The complete data, repeated exactly, should form your response.

Excerpted records section start

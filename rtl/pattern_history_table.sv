// pattern_history_table: the look-up table of the pattern predictor.
//
// 2**HIST_BITS saturating counters of CNT_BITS bits, indexed by the global
// hit/miss history. A read returns the counter and a hit prediction, which
// is true when the counter is above THRESHOLD. An update counts the selected
// counter up when the access hit the filter cache and down when it missed,
// saturating at both ends, as in a two-level adaptive branch predictor.
// Defaults follow the evaluated configuration: 5 history bits (32 entries),
// 2-bit counters and a threshold of 2. The strict "above" comparison follows
// the prediction flow chart ("Value > Threshold"), so only a saturated 2-bit
// counter predicts a hit.
//
// Interface: rd_idx is looked up combinationally. upd_en/upd_idx/upd_hit
// write at the rising edge. When a read and an update hit the same entry in
// one cycle, the read returns the updated value (write-through bypass), so
// a prediction made right after an outcome sees that outcome.
// Reset sets every counter to CNT_INIT (default 2, one step below a hit
// prediction); the reset value is a choice of this design.
module pattern_history_table #(
  parameter int unsigned HIST_BITS = 5,
  parameter int unsigned CNT_BITS  = 2,
  parameter int unsigned THRESHOLD = 2,
  parameter int unsigned CNT_INIT  = 2
) (
  input  logic                 clk,
  input  logic                 rst_n,
  input  logic [HIST_BITS-1:0] rd_idx,
  output logic [CNT_BITS-1:0]  rd_cnt,
  output logic                 rd_pred_hit,
  input  logic                 upd_en,
  input  logic [HIST_BITS-1:0] upd_idx,
  input  logic                 upd_hit
);

  localparam int unsigned ENTRIES = 2 ** HIST_BITS;
  localparam logic [CNT_BITS-1:0] CNT_MAX = '1;

  logic [CNT_BITS-1:0] cnt_q [ENTRIES];
  logic [CNT_BITS-1:0] upd_old, upd_new;

  // Saturating counter step for the entry being updated.
  always_comb begin
    upd_old = cnt_q[upd_idx];
    upd_new = upd_old;
    if (upd_hit) begin
      if (upd_old != CNT_MAX) upd_new = upd_old + 1'b1;
    end else begin
      if (upd_old != '0)      upd_new = upd_old - 1'b1;
    end
  end

  always_comb begin
    if (upd_en && upd_idx == rd_idx) rd_cnt = upd_new;
    else                             rd_cnt = cnt_q[rd_idx];
    rd_pred_hit = (int'(rd_cnt) > int'(THRESHOLD));
  end

  always_ff @(posedge clk or negedge rst_n) begin
    if (!rst_n) begin
      for (int i = 0; i < ENTRIES; i++) cnt_q[i] <= CNT_BITS'(CNT_INIT);
    end else if (upd_en) begin
      cnt_q[upd_idx] <= upd_new;
    end
  end

endmodule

Excerpted records section end

**Solution to the exercise**
filename rtl/pattern_history_table.sv
// pattern_history_table: the look-up table of the pattern predictor.
//
// 2**HIST_BITS saturating counters of CNT_BITS bits, indexed by the global
// hit/miss history. A read returns the counter and a hit prediction, which
// is true when the counter is above THRESHOLD. An update counts the selected
// counter up when the access hit the filter cache and down when it missed,
// saturating at both ends, as in a two-level adaptive branch predictor.
// Defaults follow the evaluated configuration: 5 history bits (32 entries),
// 2-bit counters and a threshold of 2. The strict "above" comparison follows
// the prediction flow chart ("Value > Threshold"), so only a saturated 2-bit
// counter predicts a hit.
//
// Interface: rd_idx is looked up combinationally. upd_en/upd_idx/upd_hit
// write at the rising edge. When a read and an update hit the same entry in
// one cycle, the read returns the updated value (write-through bypass), so
// a prediction made right after an outcome sees that outcome.
// Reset sets every counter to CNT_INIT (default 2, one step below a hit
// prediction); the reset value is a choice of this design.
module pattern_history_table #(
  parameter int unsigned HIST_BITS = 5,
  parameter int unsigned CNT_BITS  = 2,
  parameter int unsigned THRESHOLD = 2,
  parameter int unsigned CNT_INIT  = 2
) (
  input  logic                 clk,
  input  logic                 rst_n,
  input  logic [HIST_BITS-1:0] rd_idx,
  output logic [CNT_BITS-1:0]  rd_cnt,
  output logic                 rd_pred_hit,
  input  logic                 upd_en,
  input  logic [HIST_BITS-1:0] upd_idx,
  input  logic                 upd_hit
);

  localparam int unsigned ENTRIES = 2 ** HIST_BITS;
  localparam logic [CNT_BITS-1:0] CNT_MAX = '1;

  logic [CNT_BITS-1:0] cnt_q [ENTRIES];
  logic [CNT_BITS-1:0] upd_old, upd_new;

  // Saturating counter step for the entry being updated.
  always_comb begin
    upd_old = cnt_q[upd_idx];
    upd_new = upd_old;
    if (upd_hit) begin
      if (upd_old != CNT_MAX) upd_new = upd_old + 1'b1;
    end else begin
      if (upd_old != '0)      upd_new = upd_old - 1'b1;
    end
  end

  always_comb begin
    if (upd_en && upd_idx == rd_idx) rd_cnt = upd_new;
    else                             rd_cnt = cnt_q[rd_idx];
    rd_pred_hit = (int'(rd_cnt) > int'(THRESHOLD));
  end

  always_ff @(posedge clk or negedge rst_n) begin
    if (!rst_n) begin
      for (int i = 0; i < ENTRIES; i++) cnt_q[i] <= CNT_BITS'(CNT_INIT);
    end else if (upd_en) begin
      cnt_q[upd_idx] <= upd_new;
    end
  end

endmodule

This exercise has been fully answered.